Stored dataset items
________________

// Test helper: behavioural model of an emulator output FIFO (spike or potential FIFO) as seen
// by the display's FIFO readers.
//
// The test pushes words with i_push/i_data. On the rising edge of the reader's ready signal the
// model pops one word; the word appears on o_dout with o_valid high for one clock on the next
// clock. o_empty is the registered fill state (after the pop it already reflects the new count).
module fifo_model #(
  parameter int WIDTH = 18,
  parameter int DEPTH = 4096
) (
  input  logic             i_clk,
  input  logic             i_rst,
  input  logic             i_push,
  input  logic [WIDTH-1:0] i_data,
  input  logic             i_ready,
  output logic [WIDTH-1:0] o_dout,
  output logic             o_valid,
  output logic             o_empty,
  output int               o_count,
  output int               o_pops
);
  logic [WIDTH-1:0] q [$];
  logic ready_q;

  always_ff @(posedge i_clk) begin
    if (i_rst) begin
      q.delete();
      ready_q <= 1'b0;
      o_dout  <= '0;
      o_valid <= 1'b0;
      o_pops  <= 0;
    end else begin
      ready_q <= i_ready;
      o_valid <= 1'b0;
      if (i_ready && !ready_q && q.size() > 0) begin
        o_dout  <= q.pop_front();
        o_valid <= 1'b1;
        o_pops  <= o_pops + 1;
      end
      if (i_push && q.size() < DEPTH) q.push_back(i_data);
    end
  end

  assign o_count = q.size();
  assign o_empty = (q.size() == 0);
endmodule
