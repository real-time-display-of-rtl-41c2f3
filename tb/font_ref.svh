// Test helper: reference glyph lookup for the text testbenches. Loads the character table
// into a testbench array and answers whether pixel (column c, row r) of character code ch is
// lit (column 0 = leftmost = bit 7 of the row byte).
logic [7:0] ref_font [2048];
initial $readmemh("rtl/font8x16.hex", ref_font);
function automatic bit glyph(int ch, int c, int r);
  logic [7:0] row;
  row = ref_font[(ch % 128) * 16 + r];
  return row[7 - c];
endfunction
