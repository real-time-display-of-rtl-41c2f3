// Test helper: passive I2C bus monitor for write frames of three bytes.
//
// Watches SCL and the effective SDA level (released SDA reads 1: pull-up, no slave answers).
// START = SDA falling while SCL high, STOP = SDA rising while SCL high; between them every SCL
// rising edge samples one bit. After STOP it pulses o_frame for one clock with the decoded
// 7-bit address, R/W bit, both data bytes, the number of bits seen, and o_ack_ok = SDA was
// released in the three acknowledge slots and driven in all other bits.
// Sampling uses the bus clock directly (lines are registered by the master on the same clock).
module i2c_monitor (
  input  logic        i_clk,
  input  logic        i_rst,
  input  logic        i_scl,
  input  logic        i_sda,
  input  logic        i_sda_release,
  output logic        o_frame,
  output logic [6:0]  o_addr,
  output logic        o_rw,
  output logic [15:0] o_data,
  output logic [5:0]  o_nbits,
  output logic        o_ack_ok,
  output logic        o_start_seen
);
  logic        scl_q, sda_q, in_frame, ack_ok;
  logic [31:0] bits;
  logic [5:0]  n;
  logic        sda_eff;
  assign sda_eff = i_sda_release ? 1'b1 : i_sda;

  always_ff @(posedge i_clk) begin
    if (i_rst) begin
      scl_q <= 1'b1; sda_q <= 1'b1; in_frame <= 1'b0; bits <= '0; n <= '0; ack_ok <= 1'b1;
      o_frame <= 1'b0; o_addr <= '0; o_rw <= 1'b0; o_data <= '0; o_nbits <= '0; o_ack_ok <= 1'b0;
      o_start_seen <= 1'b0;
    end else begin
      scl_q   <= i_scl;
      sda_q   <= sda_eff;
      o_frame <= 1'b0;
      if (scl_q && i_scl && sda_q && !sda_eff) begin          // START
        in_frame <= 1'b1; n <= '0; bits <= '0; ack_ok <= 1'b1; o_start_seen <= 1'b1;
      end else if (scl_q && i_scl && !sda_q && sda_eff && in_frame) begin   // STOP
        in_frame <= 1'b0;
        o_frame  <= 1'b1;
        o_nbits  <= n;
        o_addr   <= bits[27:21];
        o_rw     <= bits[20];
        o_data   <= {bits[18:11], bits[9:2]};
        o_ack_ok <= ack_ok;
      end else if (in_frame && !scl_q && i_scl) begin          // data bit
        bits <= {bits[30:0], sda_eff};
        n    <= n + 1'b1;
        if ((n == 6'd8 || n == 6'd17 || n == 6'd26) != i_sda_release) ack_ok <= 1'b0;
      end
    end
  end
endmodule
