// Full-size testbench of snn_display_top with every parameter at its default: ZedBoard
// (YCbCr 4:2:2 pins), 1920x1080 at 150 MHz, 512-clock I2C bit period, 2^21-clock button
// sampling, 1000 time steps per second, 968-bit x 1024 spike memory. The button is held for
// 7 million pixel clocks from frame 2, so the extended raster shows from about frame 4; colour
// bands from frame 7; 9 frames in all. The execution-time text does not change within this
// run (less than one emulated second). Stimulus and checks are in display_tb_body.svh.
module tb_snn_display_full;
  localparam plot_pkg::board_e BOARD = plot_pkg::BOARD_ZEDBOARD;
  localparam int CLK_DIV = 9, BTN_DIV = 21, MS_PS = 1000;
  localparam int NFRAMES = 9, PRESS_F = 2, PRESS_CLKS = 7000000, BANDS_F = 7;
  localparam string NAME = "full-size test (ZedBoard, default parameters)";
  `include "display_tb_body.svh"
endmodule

________________

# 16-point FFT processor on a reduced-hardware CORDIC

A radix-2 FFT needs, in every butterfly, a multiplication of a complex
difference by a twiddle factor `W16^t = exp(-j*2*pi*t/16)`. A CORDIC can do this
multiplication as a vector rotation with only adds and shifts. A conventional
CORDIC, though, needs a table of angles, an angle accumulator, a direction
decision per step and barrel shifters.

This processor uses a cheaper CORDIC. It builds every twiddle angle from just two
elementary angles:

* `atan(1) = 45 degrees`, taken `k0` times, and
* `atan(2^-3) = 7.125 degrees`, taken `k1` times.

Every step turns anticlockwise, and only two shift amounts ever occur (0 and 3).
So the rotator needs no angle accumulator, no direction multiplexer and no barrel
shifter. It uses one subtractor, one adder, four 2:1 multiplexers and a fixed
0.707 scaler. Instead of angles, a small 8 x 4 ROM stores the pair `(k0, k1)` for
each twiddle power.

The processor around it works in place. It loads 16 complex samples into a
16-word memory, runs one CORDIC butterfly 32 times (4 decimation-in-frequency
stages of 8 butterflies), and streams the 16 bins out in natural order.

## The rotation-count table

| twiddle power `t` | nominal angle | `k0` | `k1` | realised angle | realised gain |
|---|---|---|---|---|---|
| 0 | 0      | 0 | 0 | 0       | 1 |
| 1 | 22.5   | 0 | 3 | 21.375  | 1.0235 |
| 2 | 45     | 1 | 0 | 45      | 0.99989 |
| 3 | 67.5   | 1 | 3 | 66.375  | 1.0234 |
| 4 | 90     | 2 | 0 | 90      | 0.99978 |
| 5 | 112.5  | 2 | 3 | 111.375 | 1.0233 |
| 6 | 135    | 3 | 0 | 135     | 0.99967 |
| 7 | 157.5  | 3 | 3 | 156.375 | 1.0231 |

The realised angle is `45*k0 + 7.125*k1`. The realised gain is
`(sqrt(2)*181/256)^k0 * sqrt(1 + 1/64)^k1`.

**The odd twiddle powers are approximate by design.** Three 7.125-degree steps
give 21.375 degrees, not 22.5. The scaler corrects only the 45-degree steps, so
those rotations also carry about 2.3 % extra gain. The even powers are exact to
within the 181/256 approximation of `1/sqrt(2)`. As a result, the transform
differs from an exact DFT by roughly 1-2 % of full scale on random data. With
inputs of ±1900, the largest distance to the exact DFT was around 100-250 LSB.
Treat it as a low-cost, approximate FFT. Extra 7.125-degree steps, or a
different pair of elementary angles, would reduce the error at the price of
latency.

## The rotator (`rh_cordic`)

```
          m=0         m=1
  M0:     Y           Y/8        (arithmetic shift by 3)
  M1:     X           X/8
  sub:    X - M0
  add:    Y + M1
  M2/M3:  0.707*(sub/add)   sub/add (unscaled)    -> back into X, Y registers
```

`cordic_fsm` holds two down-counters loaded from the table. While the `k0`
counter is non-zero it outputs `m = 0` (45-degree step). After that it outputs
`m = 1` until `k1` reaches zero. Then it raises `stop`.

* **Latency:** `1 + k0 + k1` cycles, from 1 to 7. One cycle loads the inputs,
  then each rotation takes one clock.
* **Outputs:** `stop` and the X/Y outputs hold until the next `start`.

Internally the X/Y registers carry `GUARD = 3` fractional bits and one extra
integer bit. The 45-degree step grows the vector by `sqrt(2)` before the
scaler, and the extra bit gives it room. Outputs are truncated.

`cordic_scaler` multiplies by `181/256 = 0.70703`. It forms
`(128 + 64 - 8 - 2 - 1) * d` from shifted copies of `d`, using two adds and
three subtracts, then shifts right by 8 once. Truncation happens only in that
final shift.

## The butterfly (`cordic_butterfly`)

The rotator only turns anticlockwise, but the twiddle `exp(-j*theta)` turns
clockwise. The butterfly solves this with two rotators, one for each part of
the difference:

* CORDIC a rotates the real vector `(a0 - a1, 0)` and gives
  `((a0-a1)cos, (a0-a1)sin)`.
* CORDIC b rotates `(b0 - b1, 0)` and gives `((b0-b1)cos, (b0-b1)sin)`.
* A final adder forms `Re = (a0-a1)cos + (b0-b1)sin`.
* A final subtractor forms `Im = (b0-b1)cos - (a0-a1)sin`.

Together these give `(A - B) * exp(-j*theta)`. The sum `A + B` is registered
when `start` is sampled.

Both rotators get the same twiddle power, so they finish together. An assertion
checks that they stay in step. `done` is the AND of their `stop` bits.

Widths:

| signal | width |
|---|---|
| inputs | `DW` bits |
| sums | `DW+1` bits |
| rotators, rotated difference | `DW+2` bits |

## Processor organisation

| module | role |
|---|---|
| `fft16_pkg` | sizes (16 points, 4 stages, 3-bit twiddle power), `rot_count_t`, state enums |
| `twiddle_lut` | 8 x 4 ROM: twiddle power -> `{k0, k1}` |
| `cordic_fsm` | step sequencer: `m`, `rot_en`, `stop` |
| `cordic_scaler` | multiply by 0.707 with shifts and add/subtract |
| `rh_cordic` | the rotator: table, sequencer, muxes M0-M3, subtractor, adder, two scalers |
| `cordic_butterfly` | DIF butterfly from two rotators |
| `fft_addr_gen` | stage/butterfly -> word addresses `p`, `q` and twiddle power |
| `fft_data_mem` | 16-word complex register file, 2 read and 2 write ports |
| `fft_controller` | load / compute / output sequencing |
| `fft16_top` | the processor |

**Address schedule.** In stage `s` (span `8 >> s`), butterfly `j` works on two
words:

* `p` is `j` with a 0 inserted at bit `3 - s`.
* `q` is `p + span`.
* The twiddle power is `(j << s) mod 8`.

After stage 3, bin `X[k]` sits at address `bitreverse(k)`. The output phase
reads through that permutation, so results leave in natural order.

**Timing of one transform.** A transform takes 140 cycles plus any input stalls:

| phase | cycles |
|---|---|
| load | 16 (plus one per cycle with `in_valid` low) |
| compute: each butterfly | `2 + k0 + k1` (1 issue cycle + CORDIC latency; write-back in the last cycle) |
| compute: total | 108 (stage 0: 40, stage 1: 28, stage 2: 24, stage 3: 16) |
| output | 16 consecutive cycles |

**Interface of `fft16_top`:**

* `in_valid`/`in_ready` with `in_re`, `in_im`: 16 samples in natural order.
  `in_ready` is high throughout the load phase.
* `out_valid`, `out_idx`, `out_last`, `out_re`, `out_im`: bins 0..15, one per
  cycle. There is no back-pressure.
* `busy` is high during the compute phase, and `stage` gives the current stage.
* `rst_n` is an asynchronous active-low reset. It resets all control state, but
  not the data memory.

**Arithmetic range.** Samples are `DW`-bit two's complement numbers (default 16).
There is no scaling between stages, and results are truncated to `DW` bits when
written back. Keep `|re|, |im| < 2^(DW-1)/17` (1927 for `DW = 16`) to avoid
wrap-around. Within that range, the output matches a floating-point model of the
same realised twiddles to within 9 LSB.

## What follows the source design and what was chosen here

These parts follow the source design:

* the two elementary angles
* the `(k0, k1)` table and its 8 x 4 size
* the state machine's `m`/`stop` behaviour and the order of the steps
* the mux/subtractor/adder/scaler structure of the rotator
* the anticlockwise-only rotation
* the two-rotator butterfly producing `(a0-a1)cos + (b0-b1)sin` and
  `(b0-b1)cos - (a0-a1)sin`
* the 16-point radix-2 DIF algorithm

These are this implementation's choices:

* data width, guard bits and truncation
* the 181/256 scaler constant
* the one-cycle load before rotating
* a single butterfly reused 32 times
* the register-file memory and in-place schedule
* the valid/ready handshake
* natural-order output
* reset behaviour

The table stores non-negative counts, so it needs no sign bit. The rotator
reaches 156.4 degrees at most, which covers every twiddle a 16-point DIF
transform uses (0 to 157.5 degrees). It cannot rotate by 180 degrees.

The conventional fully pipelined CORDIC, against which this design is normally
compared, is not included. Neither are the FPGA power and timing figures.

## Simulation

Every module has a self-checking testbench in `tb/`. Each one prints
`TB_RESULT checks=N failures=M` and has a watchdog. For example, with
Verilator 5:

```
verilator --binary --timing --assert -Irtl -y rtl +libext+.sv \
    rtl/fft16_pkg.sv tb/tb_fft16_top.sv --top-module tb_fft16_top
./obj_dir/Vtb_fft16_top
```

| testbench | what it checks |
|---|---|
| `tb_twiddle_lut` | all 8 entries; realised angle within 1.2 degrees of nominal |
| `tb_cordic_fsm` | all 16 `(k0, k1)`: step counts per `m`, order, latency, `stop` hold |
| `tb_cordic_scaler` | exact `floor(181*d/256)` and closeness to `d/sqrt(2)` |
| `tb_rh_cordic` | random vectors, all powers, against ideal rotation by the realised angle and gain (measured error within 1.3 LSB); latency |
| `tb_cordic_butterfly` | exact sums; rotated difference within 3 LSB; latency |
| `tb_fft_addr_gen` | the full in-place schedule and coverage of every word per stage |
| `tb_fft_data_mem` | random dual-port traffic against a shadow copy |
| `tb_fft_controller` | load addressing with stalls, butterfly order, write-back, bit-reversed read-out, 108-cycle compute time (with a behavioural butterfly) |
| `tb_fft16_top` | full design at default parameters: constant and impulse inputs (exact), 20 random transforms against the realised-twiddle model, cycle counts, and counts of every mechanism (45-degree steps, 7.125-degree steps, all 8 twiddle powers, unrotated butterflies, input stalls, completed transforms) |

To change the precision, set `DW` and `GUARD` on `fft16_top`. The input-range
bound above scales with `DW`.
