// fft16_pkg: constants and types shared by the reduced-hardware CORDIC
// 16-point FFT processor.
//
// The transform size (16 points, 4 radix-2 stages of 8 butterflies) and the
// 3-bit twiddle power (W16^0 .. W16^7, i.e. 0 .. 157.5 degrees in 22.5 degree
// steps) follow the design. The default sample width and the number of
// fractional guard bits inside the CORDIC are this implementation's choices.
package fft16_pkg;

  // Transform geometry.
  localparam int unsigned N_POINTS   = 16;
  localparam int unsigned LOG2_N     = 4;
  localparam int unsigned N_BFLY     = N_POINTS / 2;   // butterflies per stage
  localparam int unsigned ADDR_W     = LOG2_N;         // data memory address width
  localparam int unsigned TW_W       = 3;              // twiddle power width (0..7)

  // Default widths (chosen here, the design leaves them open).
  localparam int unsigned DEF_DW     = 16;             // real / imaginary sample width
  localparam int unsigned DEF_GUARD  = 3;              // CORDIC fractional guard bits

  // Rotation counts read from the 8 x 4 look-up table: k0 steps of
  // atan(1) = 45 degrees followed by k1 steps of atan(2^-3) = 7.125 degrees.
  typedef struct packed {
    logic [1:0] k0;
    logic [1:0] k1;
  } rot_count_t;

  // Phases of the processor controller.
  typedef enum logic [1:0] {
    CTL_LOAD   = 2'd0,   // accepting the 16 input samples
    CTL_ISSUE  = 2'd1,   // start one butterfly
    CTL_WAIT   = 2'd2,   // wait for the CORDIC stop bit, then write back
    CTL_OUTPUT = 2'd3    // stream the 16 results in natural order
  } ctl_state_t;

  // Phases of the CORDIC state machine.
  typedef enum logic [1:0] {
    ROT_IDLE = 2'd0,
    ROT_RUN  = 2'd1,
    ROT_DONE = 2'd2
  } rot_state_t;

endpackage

________________

§ Exercise prompt
The lines you need are those with the word "elementary"; list them from the entries.

§ Response to this task
elementary angles:
different pair of elementary angles, would reduce the error at the price of
* the two elementary angles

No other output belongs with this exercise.